To add a new code of markdown chunk move the mouse above or below another chunk and the buttons ‘+Code’ and ‘+Text’ will appear.

To run code chunks you’ll first need to attach your compute resource to it by clicking the ‘Connect’ button in the top right hand side of the page.

You can run a code chunk either by pressing the play button in the top left corner of the chunk, or by pressing Ctrl + Return/Enter on the keyboard. Any outputs that result from the code will be displayed underneath the chunk.

In R

If you try to View() a data frame in R you’ll notice that the function doesn’t work within Databricks. Instead Databricks providers the display() function for R users to view their data with.

Everything ran in a notebook is in it’s own ‘session’ meaning that later chunks have access to variables, functions, etc. that were defined above. Chunks can be ran manually, however doing this runs the risk of running code out of order and may consequently produce unexpected results. To avoid this all chunks can be ran in order from the beginning of the Notebook using the ‘Run all’ button at the top of the page, alternatively you can ‘Run all above’ or ‘Run all below’ from any code chunk.

Notebooks cannot share a session with another Notebook so bear this in mind when constructing your workflows. If you need to pass data between notebooks it can be written out to a table in the unity catalog using SQL / R / Python / Scala as you would write to a SQL table in SQL Server. This can then be accessed from later notebooks.
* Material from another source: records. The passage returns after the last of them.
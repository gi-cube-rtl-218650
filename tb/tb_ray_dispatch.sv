// tb_ray_dispatch: directed cases for the bucketing stage of processor 1 (of
// four, simple slabs): a local ray goes to its block queue, rays of
// processors 2 and 0 go right and left, a finished ray and a ray outside
// the volume go to the controller, a ray for a full queue overflows to the
// controller, two rays are placed in one cycle, the pipeline has priority
// over neighbours, and a broadcast ray of another processor is refused.
module tb_ray_dispatch;
  import gicube_pkg::*;
  logic pa_valid, pb_valid, l_valid, r_valid, d_valid;
  ray_t pa_ray, pb_ray, l_ray, r_ray, d_ray;
  logic l_ready, r_ready, d_ready;
  logic [8:0] count [128];
  logic [6:0] free_l, free_r, free_d;
  logic [1:0] q_wr, l_wr, r_wr, d_wr, overflow;
  logic [6:0] q_id [2];
  ray_t q_ray [2], slot_ray [2];
  int checks = 0, failures = 0;

  ray_dispatch #(.MY_ID(1)) dut (.partition(PART_SIMPLE_SLAB), .pa_valid, .pa_ray, .pb_valid, .pb_ray,
    .l_valid, .l_ray, .l_ready, .r_valid, .r_ray, .r_ready, .d_valid, .d_ray, .d_ready,
    .count, .free_l, .free_r, .free_d, .q_wr, .q_id, .q_ray, .l_wr, .r_wr, .d_wr, .slot_ray, .overflow);

  function automatic ray_t at(input int x, input int y, input int z);
    ray_t r;
    r = '0;
    r.pos_x = 16'(x << 8); r.pos_y = 16'(y << 8); r.pos_z = 16'(z << 8);
    return r;
  endfunction

  task automatic expect_(input string name, input logic [1:0] eq, input logic [1:0] el,
                         input logic [1:0] er, input logic [1:0] ed);
    #1;
    checks++;
    if (q_wr !== eq || l_wr !== el || r_wr !== er || d_wr !== ed) begin
      failures++;
      $display("FAIL %s: q%b l%b r%b d%b", name, q_wr, l_wr, r_wr, d_wr);
    end
  endtask

  initial begin
    for (int q = 0; q < 128; q++) count[q] = '0;
    free_l = 64; free_r = 64; free_d = 64;
    {pa_valid, pb_valid, l_valid, r_valid, d_valid} = '0;
    pa_ray = '0; pb_ray = '0; l_ray = '0; r_ray = '0; d_ray = '0;
    // local ray: x=100 -> bx=3 -> processor 1, x'=1, y=40 -> 1, z=200 -> 6
    pa_valid = 1; pa_ray = at(100, 40, 200);
    expect_("local", 2'b01, 0, 0, 0);
    checks++; if (q_id[0] != 7'(64 + 8 + 6)) failures++;
    pa_ray = at(140, 0, 0);  expect_("to right", 0, 0, 2'b01, 0);
    pa_ray = at(10, 0, 0);   expect_("to left", 0, 2'b01, 0, 0);
    pa_ray = at(100, 0, 0); pa_ray.rtype[T_DONE] = 1; expect_("done", 0, 0, 0, 2'b01);
    pa_ray = at(100, 0, 0); pa_ray.rtype[T_TRAP] = 1; expect_("trap", 0, 0, 0, 2'b01);
    // full queue
    pa_ray = at(100, 40, 200); count[78] = 9'd256;
    expect_("overflow", 0, 0, 0, 2'b01);
    checks++; if (overflow != 2'b01) failures++;
    count[78] = 9'd255;
    pb_valid = 1; pb_ray = at(100, 40, 200);
    expect_("two into last place", 2'b01, 0, 0, 2'b10);
    count[78] = 0;
    expect_("two local", 2'b11, 0, 0, 0);
    // neighbours wait while the pipeline delivers two rays
    l_valid = 1; l_ray = at(70, 0, 0);
    expect_("pipeline first", 2'b11, 0, 0, 0);
    checks++; if (l_ready) failures++;
    pb_valid = 0;
    expect_("neighbour in second slot", 2'b11, 0, 0, 0);
    checks++; if (!l_ready) failures++;
    pa_valid = 0; l_valid = 0;
    d_valid = 1; d_ray = at(200, 0, 0);
    #1; checks++; if (d_ready) failures++;
    d_ray = at(80, 0, 0);
    expect_("broadcast ray owned", 2'b01, 0, 0, 0);
    checks++; if (!d_ready) failures++;
    free_d = 10;
    #1; checks++; if (d_ready) failures++;
    $display("TB_RESULT checks=%0d failures=%0d", checks, failures);
    $finish;
  end
  initial begin
    #100000;
    failures++;
    $display("TB_RESULT checks=%0d failures=%0d", checks, failures);
    $finish;
  end
endmodule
Notebooks can be parameterised using ‘widgets’, meaning a single notebook can be re-used with different inputs. This means they can be used in a similar way to a function in R/Python or a stored procedure in SQL.

Don’t repeat yourself (DRY)

A coding best-practice is to build components that can be re-used to perform many similar tasks rather than writing repetitive code.

This applies equally to notebooks or scripts you create within Databricks which can be made re-usable through parameters. To reference a parameter within a notebook you can use the syntax :parameter_name from Databricks Runtime 15+. In previous DBR versions the syntax was ${parameter_name}.